Shiite leader Abdelaziz Hakim, head of the Supreme Council for Islamic Revolution in Iraq, one of the pillars of the coalition government, demanded the right to form neighbourhood defence committees.
Large security operation
"The recurrence of such criminal acts confirms the perpetrators are takfiris (Sunni extremists), Baathists and the Saddamists who are aiming their dirty sectarian war against the descendants of the Prophet Mohammed," he said.
The government of Prime Minister Nuri al-Maliki, himself a Shiite, has in the past vowed to disarm unofficial militias, and is now engaged in a large security operation in Baghdad alongside US forces to root out death squads.
The US ambassador in Iraq, Kalmay Khalilzad, echoed calls from Iraqi leaders for the increasingly divided communities of Iraq to unite to oppose violence.
"Terrorists are the enemies of Iraqi unity, security, democracy and prosperity," he said in a statement released in the Iraqi capital.
"In addition to uniting, the best response to todays attack is for Iraqis with information about terrorist activities to provide it to the security forces," he added.
Measure of calm
Nevertheless, the bloodshed continued on Friday when insurgents detonated a roadside bomb as a police patrol passed the entrance to the northern town of Hawijah, killing two officers and wounding four.

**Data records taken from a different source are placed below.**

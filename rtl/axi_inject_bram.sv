// Injection unit: a dual-ported blockram with an AXI slave on each port.
//
// Port A hangs on the debug bus, where a processor fills it with alternative
// input data for a subsystem under test. Port B hangs on the functional bus,
// where the communication arbiter copies from it instead of from the real
// producer when its schedule is pointed here. The data for successive
// schedule cycles is stored in consecutive blocks (for example 0x10 bytes
// apart) and the arbiter steps through them, so the unit never has to be
// refilled in real time.
//
// Both ports may read and write; on a same-cycle write to the same word the
// functional port wins (a choice of this design). Each port has the timing
// of axi_slave_fe. Contents start at zero.
module axi_inject_bram
  import ffqf_pkg::*;
#(
  parameter int unsigned MEM_AW = 10
) (
  input  logic      clk,
  input  logic      rst_n,
  input  axi_req_t  dbg_req,    // debug bus side
  output axi_resp_t dbg_resp,
  input  axi_req_t  fn_req,     // functional bus side
  output axi_resp_t fn_resp
);

  logic              en   [2];
  logic              we   [2];
  logic [MEM_AW-1:0] addr [2];
  logic [DATA_W-1:0] wdat [2];
  logic [DATA_W-1:0] rdat [2];
  logic [STRB_W-1:0] strb [2];

  logic [DATA_W-1:0] mem [2**MEM_AW];

  axi_slave_fe #(.MEM_AW(MEM_AW)) u_fe_dbg (
    .clk, .rst_n, .req(dbg_req), .resp(dbg_resp),
    .mem_en(en[0]), .mem_we(we[0]), .mem_addr(addr[0]),
    .mem_wdata(wdat[0]), .mem_wstrb(strb[0]), .mem_rdata(rdat[0])
  );

  axi_slave_fe #(.MEM_AW(MEM_AW)) u_fe_fn (
    .clk, .rst_n, .req(fn_req), .resp(fn_resp),
    .mem_en(en[1]), .mem_we(we[1]), .mem_addr(addr[1]),
    .mem_wdata(wdat[1]), .mem_wstrb(strb[1]), .mem_rdata(rdat[1])
  );

  initial begin
    for (int i = 0; i < 2**MEM_AW; i++) mem[i] = '0;
  end

  always_ff @(posedge clk) begin
    for (int p = 0; p < 2; p++) begin
      if (en[p]) begin
        if (we[p]) begin
          for (int i = 0; i < STRB_W; i++)
            if (strb[p][i]) mem[addr[p]][8*i +: 8] <= wdat[p][8*i +: 8];
        end
        rdat[p] <= mem[addr[p]];
      end
    end
  end

endmodule
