// Testbench for axi_inject_bram: data written over the debug port is read
// over the functional port and the other way round, with both ports busy at
// the same time.
module tb_axi_inject_bram;
  import ffqf_pkg::*;

  logic clk = 0, rst_n = 0;
  always #5 clk = ~clk;

  axi_req_t  dreq, freq;
  axi_resp_t dresp, fresp;
  int checks = 0, failures = 0;

  axi_inject_bram #(.MEM_AW(8)) dut (.clk, .rst_n, .dbg_req(dreq), .dbg_resp(dresp),
                                     .fn_req(freq), .fn_resp(fresp));
  axi_tb_master bfm_d (.clk, .req(dreq), .resp(dresp));
  axi_tb_master bfm_f (.clk, .req(freq), .resp(fresp));

  task automatic check(input logic [31:0] got, input logic [31:0] exp, input string what);
    checks++;
    if (got !== exp) begin
      failures++;
      $display("FAIL %s: got %h expected %h", what, got, exp);
    end
  endtask

  initial begin
    logic [31:0] d [16], e [16], q [16], p [16];
    logic [1:0] r1, r2;
    repeat (3) @(posedge clk);
    rst_n = 1;
    // stimulus blocks, step 0x10 apart as a test-vector memory would be
    for (int b = 0; b < 4; b++) begin
      for (int i = 0; i < 16; i++) d[i] = 32'hB000_0000 + b * 16 + i;
      bfm_d.write(32'(b * 16), d, 4, 4'hF, r1);
    end
    for (int b = 0; b < 4; b++) begin
      bfm_f.read(32'(b * 16), 4, q, r1);
      for (int i = 0; i < 4; i++) check(q[i], 32'hB000_0000 + b * 16 + i, $sformatf("fn read block %0d word %0d", b, i));
    end
    // both ports at once: debug writes a new area while functional reads the old one
    for (int i = 0; i < 16; i++) e[i] = 32'hE000_0000 + i;
    fork
      bfm_d.write(32'h100, e, 16, 4'hF, r1);
      bfm_f.read(32'h0, 16, q, r2);
    join
    for (int i = 0; i < 16; i++) check(q[i], 32'hB000_0000 + (i / 4) * 16 + i % 4, $sformatf("concurrent fn read %0d", i));
    // functional side writes, debug side reads
    bfm_f.write(32'h200, e, 8, 4'hF, r1);
    bfm_d.read(32'h200, 8, p, r2);
    for (int i = 0; i < 8; i++) check(p[i], e[i], $sformatf("dbg read %0d", i));
    bfm_d.read(32'h100, 16, p, r2);
    for (int i = 0; i < 16; i++) check(p[i], e[i], $sformatf("dbg readback %0d", i));
    // byte strobes on each port: only the enabled bytes change
    d[0] = 32'hAABB_CCDD;
    bfm_d.write(32'h200, d, 1, 4'b0101, r1);
    bfm_f.read(32'h200, 1, q, r2);
    check(q[0], 32'hE0BB_00DD, "dbg partial write");
    d[0] = 32'h1122_3344;
    bfm_f.write(32'h204, d, 1, 4'b1000, r1);
    bfm_d.read(32'h204, 1, p, r2);
    check(p[0], 32'h1100_0001, "fn partial write");
    $display("TB_RESULT checks=%0d failures=%0d", checks, failures);
    $finish;
  end

  initial begin
    repeat (5000) @(posedge clk);
    failures++;
    $display("watchdog expired");
    $display("TB_RESULT checks=%0d failures=%0d", checks, failures);
    $finish;
  end
endmodule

And in the central, mainly Shiite town of Kut, undidentified gunmen opened fire on the offices of a Kurdish political party, the Patriotic Union of Kurdistan, wounding one guard and starting a fire inside, police said.
In Najaf itself, a measure of calm had returned, but cars were banned from the historic old city around Imam Ali's mausoleum as families prepared to bury their dead, an AFP correspondent in the city said.
US commanders estimate that 80% of the violence in Iraq is concentrated around the capital, which is increasing split on sectarian lines and plagued by attacks.